# Machine Learning: Classification Model

Classification is a type of supervised machine learning where the goal is to predict a categorical label (also known as a class) based on a set of features or predictors.

A classification model takes a set of input features and maps them to one of several possible outputs or class labels. The model is trained on a labeled dataset where the correct class labels are known, and then used to make predictions on new, unseen data. The model learns to associate certain feature values with specific class labels, so that when new data is presented to the model, it can predict which class the data belongs to.

There are many algorithms for building classification models, including logistic regression, k-nearest neighbors, decision trees, random forests, and support vector machines, among others. The choice of algorithm depends on the problem, the type of data, and the computational resources available.

Classification models have several benefits for industry, including:

a. Automated predictions: Classification models can automate the process of making predictions, which can be time-consuming and error-prone when performed manually.

b. Improved accuracy: With proper training and evaluation, classification models can be highly accurate, reducing the number of incorrect predictions compared to manual methods.

c. Scalability: Classification models can handle large amounts of data, making them well suited for handling big data in industry.

d. Improved decision-making: By providing accurate and automated predictions, classification models can help improve decision-making in various industries.


Examples of applications of classification models in industry include:

1. Fraud detection: Classification models can be used to identify fraudulent activities, such as credit card fraud, by detecting patterns in transaction data that are indicative of fraud.

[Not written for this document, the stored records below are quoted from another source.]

# HW ISA: a 16-bit single-cycle teaching processor

This is a small load/store processor for a made-up 16-bit instruction set,
built as the simplest possible microarchitecture: every instruction is fetched,
decoded, executed and written back in a single clock cycle. It is meant to make
the link between an instruction set (what each instruction does to the
registers, memory and PC) and the hardware that carries it out easy to follow.
Nine instructions exist: four ALU operations, load, store, branch-if-equal,
jump, and halt.

## Machine state

| State | Size | Notes |
|---|---|---|
| Registers `R0`–`R15` | 16 × 16 bit | `R0` always reads 0 and `R1` always reads 1; writing them does nothing |
| PC | 16 bit | byte address of the next instruction; starts at 0 on reset |
| Instruction memory | 32768 × 16 bit | separate from data; byte addressed, one instruction per even address |
| Data memory | 65536 bytes | byte addressed, read and written as 16-bit words |

Data words are **little-endian**: the word at address `A` has the byte at `A`
in bits 7:0 and the byte at `A+1` in bits 15:8. If memory holds `0xEB` at 0 and
`0xCA` at 1, `LW R3, 0(R0)` loads `0xCAEB`.

## Instruction set

All instructions are 16 bits with the opcode in bits 15:12.

| Instruction | Effect | Opcode | 11:8 | 7:4 | 3:0 |
|---|---|---|---|---|---|
| `ADD Rs, Rt, Rd` | `R[d] ← R[s] + R[t]` | 0010 | s | t | d |
| `SUB Rs, Rt, Rd` | `R[d] ← R[s] − R[t]` | 0011 | s | t | d |
| `AND Rs, Rt, Rd` | `R[d] ← R[s] & R[t]` | 0100 | s | t | d |
| `OR Rs, Rt, Rd`  | `R[d] ← R[s] \| R[t]` | 0101 | s | t | d |
| `LW Rt, off(Rs)` | `R[t] ← M[R[s] + off]` | 0000 | s | t | off |
| `SW Rt, off(Rs)` | `M[R[s] + off] ← R[t]` | 0001 | s | t | off |
| `BEQ Rs, Rt, off` | if `R[s] == R[t]`: `PC ← PC + 2 + off·2` | 0111 | s | t | off |
| `JMP off` | `PC ← off·2` | 1000 | off (12 bits) | | |
| `HALT` | stop | 1111 | – | – | – |

The 4-bit `off` of `LW`, `SW` and `BEQ` is signed (−8…7); the 12-bit `JMP`
offset is unsigned, so a jump reaches any even address from 0 to 0x1FFE. In
`BEQ`, "PC" is the address of the branch itself. Note the operand order:
the destination of an ALU instruction is the *last* register named.

Opcodes 0110 and 1001–1110 are unassigned. This implementation executes them
as no-operations and flags them on the `illegal` output.

## How one cycle works

Each clock cycle follows the abstract loop *fetch `IM[PC]`; `PC ← PC + 2`;
execute*, all in combinational logic between two rising edges:

1. The PC addresses the instruction memory (asynchronous read).
2. The control unit decodes bits 15:12 into a control word.
3. The register file reads `R[s]` (bits 11:8) and `R[t]` (bits 7:4).
4. The ALU adds, subtracts, ANDs or ORs.
5. The data memory is read at, or written to, the ALU result.
6. At the rising edge the register file, data memory and PC are updated.

Arithmetic and memory instructions share this datapath. A single control bit,
`mem`, chooses between them in three places:

| Multiplexer | `mem = 0` (ADD, SUB, AND, OR, BEQ) | `mem = 1` (LW, SW) |
|---|---|---|
| ALU operand B | `R[t]` | sign-extended 4-bit offset |
| register written | `Rd` (bits 3:0) | `Rt` (bits 7:4) |
| value written | ALU result | data-memory word |

So a load computes its address in the ALU (`R[s] + off`) and writes what the
memory returns into `Rt`; a store does the same address sum and writes `R[t]`
to memory.

`BEQ` uses the ALU too: the control unit asks for a subtraction, and the branch
is taken when the ALU's `zero` flag is set. In parallel the PC unit has already
computed `PC + 2` and the branch target `PC + 2 + (sign-extended off << 1)`,
and the next PC is chosen among `PC + 2`, the branch target and the jump target
`off12 << 1`.

### Control word

The control unit translates the opcode; the ALU's operation code is not the
instruction's opcode.

| Instruction | ALU op | reg_write | mem_store | mem | branch | jump | halt |
|---|---|---|---|---|---|---|---|
| ADD / SUB / AND / OR | add / sub / and / or | 1 | 0 | 0 | 0 | 0 | 0 |
| LW | add | 1 | 0 | 1 | 0 | 0 | 0 |
| SW | add | 0 | 1 | 1 | 0 | 0 | 0 |
| BEQ | sub | 0 | 0 | 0 | 1 | 0 | 0 |
| JMP | – | 0 | 0 | 0 | 0 | 1 | 0 |
| HALT | – | 0 | 0 | 0 | 0 | 0 | 1 |

### Halting

`HALT` advances the PC past itself (as every instruction does before it
executes) and sets a `halted` flag. From then on the PC holds and no register
or memory write happens until reset. This is a clock-enable style stop rather
than an actual gated clock.

### Timing

One instruction per clock, with no stalls or hazards: a program that executes
N instructions, counting the final `HALT`, is halted N rising edges after reset
is released. The critical path runs from the PC through instruction memory,
register read, ALU and data memory to the register-file write data. The
slowest instruction, `LW`, sets the clock period.

## Ports of `hw_cpu`

| Port | Dir | Width | Meaning |
|---|---|---|---|
| `clk`, `rst_n` | in | 1 | clock; synchronous active-low reset (PC ← 0, halted ← 0, core writes suppressed) |
| `im_load_we/addr/data` | in | 1/16/16 | write an instruction at a byte address (program loading) |
| `dm_h_addr/we/wdata` | in | 16/1/16 | host read/write port of the data memory |
| `dm_h_rdata` | out | 16 | little-endian word at `dm_h_addr` |
| `rf_h_addr/we/wdata` | in | 4/1/16 | host register access; a host write is taken only in a cycle in which the core is not writing |
| `rf_h_rdata` | out | 16 | `R[rf_h_addr]` |
| `pc`, `ins` | out | 16 | current PC and the instruction it addresses |
| `running` | out | 1 | an instruction executes this cycle (`rst_n && !halted`) |
| `halted`, `taken`, `illegal` | out | 1 | halted; BEQ taken or JMP this cycle; unassigned opcode at PC |

The host ports exist so that a test bench or loader can set up the initial
machine state (program, memory contents, register values) and read the result.
To be safe, use them only while `rst_n` is low or the core has halted. Both
memories read asynchronously. Registers `R2`–`R15` and both memories have no
reset value.

Parameters: `IM_ADDR_W` and `DM_ADDR_W` (both 16) are the byte-address widths
of the two memories. The word width (16) and register count (16) are fixed by
the ISA and live in `hw_pkg`.

## Source files

| File | Contents |
|---|---|
| `rtl/hw_pkg.sv` | widths, opcode and ALU-op enums, control-word struct, field extractors |
| `rtl/alu.sv` | add / sub / and / or with zero flag |
| `rtl/reg_file.sv` | 16 × 16 register file, 2 read + 1 write + 1 inspection port, R0/R1 fixed |
| `rtl/instr_mem.sv` | instruction memory with load port |
| `rtl/data_mem.sv` | byte-array data memory, little-endian word access, host port |
| `rtl/control_unit.sv` | opcode → control word |
| `rtl/pc_unit.sv` | PC register, PC+2 and branch-target adders, next-PC select, halt flag |
| `rtl/hw_cpu.sv` | top level: the single-cycle datapath |
| `tb/tb_*.sv` | one self-checking bench per module |

## Simulating

Each bench prints `TB_RESULT checks=N failures=M` and finishes. For example:

```
verilator --binary --timing --assert -Irtl -y rtl rtl/hw_pkg.sv tb/tb_hw_cpu.sv \
          --top-module tb_hw_cpu -o sim
./obj_dir/sim
```

The same works for `tb_alu`, `tb_reg_file`, `tb_instr_mem`, `tb_data_mem`,
`tb_control_unit` and `tb_pc_unit`. `tb_hw_cpu` runs the processor at its
default sizes. It contains a small assembler (`ADD(s,t,d)`, `LW(t,off,s)`,
`BEQ(s,t,off)`, `JMP(off)`, …) that makes it easy to write further programs.
It runs:

* three worked example programs, checking final registers, memory, PC and cycle count:
  * a store of `R1 + R1`
  * two loads, an AND of `0xCAEB` and `0x56BD` giving `0x42A9`, and a store
  * a loop that multiplies 3 by 2 with `SUB`, `BEQ`, `ADD` and `JMP` in 11 cycles
* directed tests of negative offsets, `OR`, writes to `R0`/`R1`, and a backward-branch loop;
* 40 random 48-instruction programs, run in lockstep with an instruction-level
  model in the bench. The PC is compared every cycle. All registers and all
  64 KiB of data memory are compared at the end.

It also counts each mechanism and fails if any never occurred:

* each opcode
* BEQ taken and not taken
* a write to R0/R1
* a negative offset
* an unassigned opcode
* halted idle cycles

## Design choices not fixed by the instruction set

* Memory sizes: each memory covers the full 16-bit address range.
* Data accesses at odd addresses are allowed (two consecutive bytes). An access at 0xFFFF wraps its second byte to address 0.
* Unassigned opcodes are no-operations.
* The ALU operation encoding is internal (`hw_pkg::alu_op_t`). There are no carry or overflow flags, and arithmetic wraps modulo 2¹⁶.
* Reset: synchronous, active low, PC = 0. Register and memory contents are not reset.
* HALT is implemented as a hold state, described above.
* The program-load and host-access ports are additions for loading and observing the machine. They are not part of the instruction set.
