// Shared types and constants of the HW ISA single-cycle processor.
//
// The machine is a 16-bit load/store design: 16-bit words, 16 registers
// (R0 fixed at 0, R1 fixed at 1), a byte-addressed data memory accessed by
// little-endian 16-bit words, and a separate instruction memory holding one
// 16-bit instruction per byte pair.  Every instruction carries a 4-bit opcode
// in bits 15:12; the remaining 12 bits are read in one of three formats:
//   arithmetic : Rs[11:8] Rt[7:4] Rd[3:0]
//   memory/BEQ : Rs[11:8] Rt[7:4] offset[3:0]   (signed, 4 bits)
//   JMP        : offset[11:0]                   (unsigned, 12 bits)
// The opcode values follow the ISA definition.  The ALU operation encoding is
// this design's own choice: the control unit translates opcodes into it.
package hw_pkg;

  localparam int unsigned WORD_W = 16;   // word, register and ALU width
  localparam int unsigned NREGS  = 16;   // R0..R15
  localparam int unsigned RIDX_W = 4;    // register index width

  typedef logic [WORD_W-1:0] word_t;
  typedef logic [RIDX_W-1:0] ridx_t;

  typedef enum logic [3:0] {
    OP_LW   = 4'b0000,
    OP_SW   = 4'b0001,
    OP_ADD  = 4'b0010,
    OP_SUB  = 4'b0011,
    OP_AND  = 4'b0100,
    OP_OR   = 4'b0101,
    OP_BEQ  = 4'b0111,
    OP_JMP  = 4'b1000,
    OP_HALT = 4'b1111
  } opcode_t;

  typedef enum logic [1:0] {
    ALU_ADD = 2'd0,
    ALU_SUB = 2'd1,
    ALU_AND = 2'd2,
    ALU_OR  = 2'd3
  } alu_op_t;

  // Control word produced by the control unit for one instruction.
  typedef struct packed {
    alu_op_t alu_op;     // operation the ALU performs
    logic    reg_write;  // write the register file (ADD, SUB, AND, OR, LW)
    logic    mem_store;  // write the data memory (SW)
    logic    mem;        // memory-format instruction: selects offset as ALU
                         // operand B, Rt as destination, memory as write data
    logic    branch;     // BEQ: take the branch when the ALU result is zero
    logic    jump;       // JMP: PC <- offset * 2
    logic    halt;       // HALT: stop executing
  } ctrl_t;

  // Instruction field accessors.
  function automatic ridx_t ins_rs(word_t ins);
    return ins[11:8];
  endfunction

  function automatic ridx_t ins_rt(word_t ins);
    return ins[7:4];
  endfunction

  function automatic ridx_t ins_rd(word_t ins);
    return ins[3:0];
  endfunction

  // 4-bit signed offset of LW, SW and BEQ, sign-extended to a word.
  function automatic word_t ins_off4(word_t ins);
    return {{(WORD_W-4){ins[3]}}, ins[3:0]};
  endfunction

  // 12-bit unsigned offset of JMP.
  function automatic logic [11:0] ins_off12(word_t ins);
    return ins[11:0];
  endfunction

endpackage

2. Customer segmentation: Classification models can be used to segment customers into different groups based on their demographics, purchase history, and other data. This information can be used to target marketing campaigns and improve customer retention.

3. Medical diagnosis: Classification models can be used in the medical field to diagnose diseases based on symptoms, test results, and other data.

4. Sentiment analysis: Classification models can be used in text analysis to determine the sentiment expressed in text data, such as social media posts or product reviews. This information can be used to understand customer sentiment and improve customer satisfaction.

Here are the general steps to create a classification model in machine learning:

1. Define the problem: Start by defining the problem you want to solve and determining whether it is a classification problem.

2. Collect and prepare the data: Gather the relevant data for your problem, and clean and preprocess the data as necessary. This may involve handling missing values, transforming variables, and scaling the data.

3. Split the data into training and test sets: Divide your data into two sets, one for training the model and one for testing its performance. It is important to keep the test set separate so that you can evaluate the model's performance on unseen data.

4. Choose a model: Select an appropriate model for the problem, such as logistic regression, decision trees, random forests, or support vector machines. Consider the type of data you are working with and the computational resources available.

5. Train the model: Train the model on the training data by fitting the model to the data and optimizing its parameters.

6. Evaluate the model: Use the test set to evaluate the performance of the model. This may involve computing metrics such as accuracy, precision, recall, and F1 score.

7. Fine-tune the model: Based on the evaluation results, make any necessary changes to the model or the data to improve its performance. Repeat steps 5-7 until you are satisfied with the performance of the model, this is optional

8. Use the model to make predictions: Use the trained model to make predictions on new, unseen data.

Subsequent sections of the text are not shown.